Die Aufforderung des Kgs. an die Mehrheit des KR, sich der Bewilligung von acht doppelten Römermonaten anzuschließen, betrifft FR nicht.

Forderung des Kgs., die Erlegung für eximierte Stände sicherzustellen6 : FR stellt fest, /271/ dz der außzognen stendt zweyerlei seindt, deren ettliche mit und die andern on einiche purde außgezogen werden. Und sovill die ersten cum onere belangendt: Dieweill dieselben durch die außziehenden /271’/ ubertragen und fur sie bezalt wirdet, so hatt die kgl. Mt. noch das Heilig Romisch Reich an solchen außzognen disfals kein mangel noch abgang. Also soll es auch mit den außgezognen sine onere, die nit in possessione vel quasi libertatis sein, gehalten werden, danna dieselben ir geburendt anlag in solcher hulff selb endtrichten oder aber die außziehende fur sy bezalen.

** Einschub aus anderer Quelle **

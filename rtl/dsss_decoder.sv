// dsss_decoder: despreading of one receiver lane.
//
// Each 312.5 MHz cycle brings eight 4-bit ADC samples s_k (chip k = sample k).
// The decoder correlates them with the lane's Hadamard code mapped to +/-1:
//   corr = sum_k (C[k] ? +s_k : -s_k)
// and decides 1 when corr > MARGIN * (chips / 2). A transmitter sending ~C
// gives a negative correlation; other transmitters on the same carrier using
// another code of the same size add zero because the codes are balanced and
// orthogonal. A silent carrier gives a correlation near 0: the margin (MARGIN
// ADC codes of noise on each '+' chip) makes it decide 0, so an empty slot
// arrives as an all-zero flit, as in the uncoded mode.
//   MODE_C8: one correlation over samples 0..7 -> bits[0]
//   MODE_C4: samples 0..3 -> bits[0], samples 4..7 -> bits[1]
// The document gives the decoder's function and says it omits channel
// compensation; this plain correlator is this design's choice.
// Code registers load on load_code with ce. Output is registered: the bits
// for the samples presented in one ce cycle appear after that ce edge and
// hold for one 312.5 MHz cycle. en low freezes the outputs.
module dsss_decoder
  import mnc_pkg::*;
#(
  parameter int unsigned MARGIN = 1
) (
  input  logic       clk,
  input  logic       rst_n,
  input  logic       ce,
  input  logic       en,
  input  logic       load_code,
  input  code_idx_t  code_idx,
  input  mode_e      mode,
  input  adc_word_t  samples,
  output logic [1:0] bits
);

  logic [3:0]        c4_q;
  word_t             c8_q;
  logic signed [7:0] corr8, corr_lo, corr_hi;
  localparam logic signed [7:0] THR8 = 8'(4 * MARGIN);
  localparam logic signed [7:0] THR4 = 8'(2 * MARGIN);

  always_ff @(posedge clk or negedge rst_n) begin
    if (!rst_n) begin
      c4_q <= code4(2'd0);
      c8_q <= code8(2'd0);
    end else if (ce && load_code) begin
      c4_q <= code4(code_idx);
      c8_q <= code8(code_idx);
    end
  end

  always_comb begin
    corr8   = '0;
    corr_lo = '0;
    corr_hi = '0;
    for (int k = 0; k < 8; k++) begin
      if (c8_q[k]) corr8 = corr8 + $signed({4'b0, samples[k]});
      else         corr8 = corr8 - $signed({4'b0, samples[k]});
    end
    for (int k = 0; k < 4; k++) begin
      if (c4_q[k]) corr_lo = corr_lo + $signed({4'b0, samples[k]});
      else         corr_lo = corr_lo - $signed({4'b0, samples[k]});
      if (c4_q[k]) corr_hi = corr_hi + $signed({4'b0, samples[k+4]});
      else         corr_hi = corr_hi - $signed({4'b0, samples[k+4]});
    end
  end

  always_ff @(posedge clk or negedge rst_n) begin
    if (!rst_n) bits <= '0;
    else if (ce && en) begin
      case (mode)
        MODE_C8: bits <= {1'b0, corr8 > THR8};
        MODE_C4: bits <= {corr_hi > THR4, corr_lo > THR4};
        default: bits <= '0;
      endcase
    end
  end

endmodule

Da aber der kgl. Mt. resolution auch auff die außgezogne stendt, so in possessione vel quasi libertatis sein, verstanden werden soll, das doch der fursten rath mit nichten darfur helt, so wurde dem außgezognen und zu gleich auch dem außziehenden nit wenig beschwerung daraus erfolgen und auch solchs wider die vorigen Reichs abschide sein7. Damit dan dieser articel zu gleichem verstandt gepracht und dem fiscall zu ainicher irrung nit ursach gegeben, so solle des furstenraths erachten nach in vorstehendem des Reichs abschiede deßhalben also außdruckliche fursehung beschehen, damit die jhenigen, so außgezogen und in possessione vel quasi libertatis sein, dardurch nit gemeint noch begriffen werden.

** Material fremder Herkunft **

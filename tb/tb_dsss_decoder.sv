// tb_dsss_decoder: builds ADC words the way a non-coherent OOK receiver sees
// them when one to three nodes transmit on the same carrier with different
// codes (decoder margin 1): each chip adds the node's amplitude when it is 1, plus a DC level
// and a little noise. The decoder tuned to one code must return that node's
// bits whatever the others send. Silence must decode as 0. Codes are
// hand-written Hadamard rows; the output must be registered on ce.
module tb_dsss_decoder;
  import mnc_pkg::*;

  logic clk = 0, rst_n = 0, ce = 0, en = 1, load_code = 0;
  code_idx_t code_idx = '0;
  mode_e mode = MODE_C8;
  adc_word_t samples;
  logic [1:0] bits;
  int checks = 0, failures = 0;

  localparam logic [3:0] H4 [3] = '{4'b0101, 4'b0011, 4'b1001};
  localparam logic [7:0] H8 [3] = '{8'b0101_0101, 8'b0011_0011, 8'b1001_1001};

  dsss_decoder dut (.*);

  always #1 clk = ~clk;

  task automatic check(input bit ok, input string what);
    checks++;
    if (!ok) begin failures++; $display("FAIL %s", what); end
  endtask

  // chips of one node for its data bits in the given mode
  function automatic logic [7:0] spread(mode_e m, int c, logic [1:0] d);
    if (m == MODE_C8) return d[0] ? H8[c] : ~H8[c];
    return {d[1] ? H4[c] : ~H4[c], d[0] ? H4[c] : ~H4[c]};
  endfunction

  initial begin
    samples = '0;
    repeat (2) @(posedge clk); #0.1 rst_n = 1;
    for (int m = 0; m < 2; m++) begin
      mode = m ? MODE_C4 : MODE_C8;
      for (int c = 0; c < 3; c++) begin
        code_idx = 2'(c); load_code = 1; ce = 1;
        @(posedge clk); #0.1 load_code = 0; ce = 0;
        for (int t = 0; t < 60; t++) begin
          logic [1:0] d [3];
          logic [7:0] ch [3];
          logic on [3];
          int amp, dc, users, s;
          users = $urandom_range(1, 3);
          amp   = (users == 3) ? 3 : 4;
          dc    = $urandom_range(0, 2);
          for (int u = 0; u < 3; u++) begin
            d[u]  = 2'($urandom);
            ch[u] = spread(mode, u, d[u]);
          end
          // the target node and users-1 of the other two transmit
          on = '{default: 1'b0};
          on[c] = 1'b1;
          if (users >= 2) on[(c + 1) % 3] = 1'b1;
          if (users == 3) on[(c + 2) % 3] = 1'b1;
          for (int k = 0; k < 8; k++) begin
            s = dc + ($urandom_range(0, 3) == 0 ? 1 : 0);
            for (int u = 0; u < 3; u++)
              if (on[u] && ch[u][k]) s += amp;
            samples[k] = 4'(s > 15 ? 15 : s);
          end
          ce = 1; @(posedge clk); #0.1 ce = 0;
          if (mode == MODE_C8) check(bits[0] == d[c][0], $sformatf("C8 code %0d users %0d", c, users));
          else                 check(bits == d[c], $sformatf("C4 code %0d users %0d: %b vs %b", c, users, bits, d[c]));
        end
        // silent carrier, with and without one code of noise on any sample
        for (int t = 0; t < 20; t++) begin
          for (int k = 0; k < 8; k++) samples[k] = (t == 0) ? 4'd0 : 4'($urandom_range(0, 1));
          ce = 1; @(posedge clk); #0.1 ce = 0;
          check(bits == 2'b00, "silence decodes 0");
        end
      end
    end
    $display("TB_RESULT checks=%0d failures=%0d", checks, failures);
    $finish;
  end

  initial begin
    #20000;
    failures++;
    $display("TB_RESULT checks=%0d failures=%0d", checks, failures);
    $finish;
  end
endmodule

/271’ f./ 2) Forderung des Kgs., die Hilfe kumuliert innerhalb von sechs Monaten zu verwenden und bevorzugt Reiter anzuwerben8 : Da Kg. das Amt des Feldobersten überlassen wird, sollen ihm auch diese Punkte anheimgestellt werden /272/ und in dem gar kein maß noch ordnung, wessen sich ir Mt. mit gemeiner stende kriegs rethen vergleichen werden, zugeben sein. Dan gemeine stende inen gar kein zweiffell machen, die röm. kgl. Mt. als dz oberhaupt und christlicher konig, der werde gemeiner christenheit, auch iren aignen konigreichen und landen zu guttem auff die wege allergnedigist und vetterlich bedacht sein, damit diese hilff nit one frucht abgee, sondern zum furtreglichisten mit vergleichungb gottlicher gnaden angewendt werde. Und dieweill gemeine stende in ir kgl. Mt., wie billich, ain solchs underthenigists vertrauen setzen, so wurdt bei dem furstenrath fur unnottwendig angesehen, davon zu disputirn, ob diese hulff /272’/ defensive oder offensive antzustellen sei. Darumben so möchten diese wort „defensive oder offensive“ etwo von merer richtigkeit wegen mher außzelassen und zuumbgehen dann hinzue zusetzen seyen.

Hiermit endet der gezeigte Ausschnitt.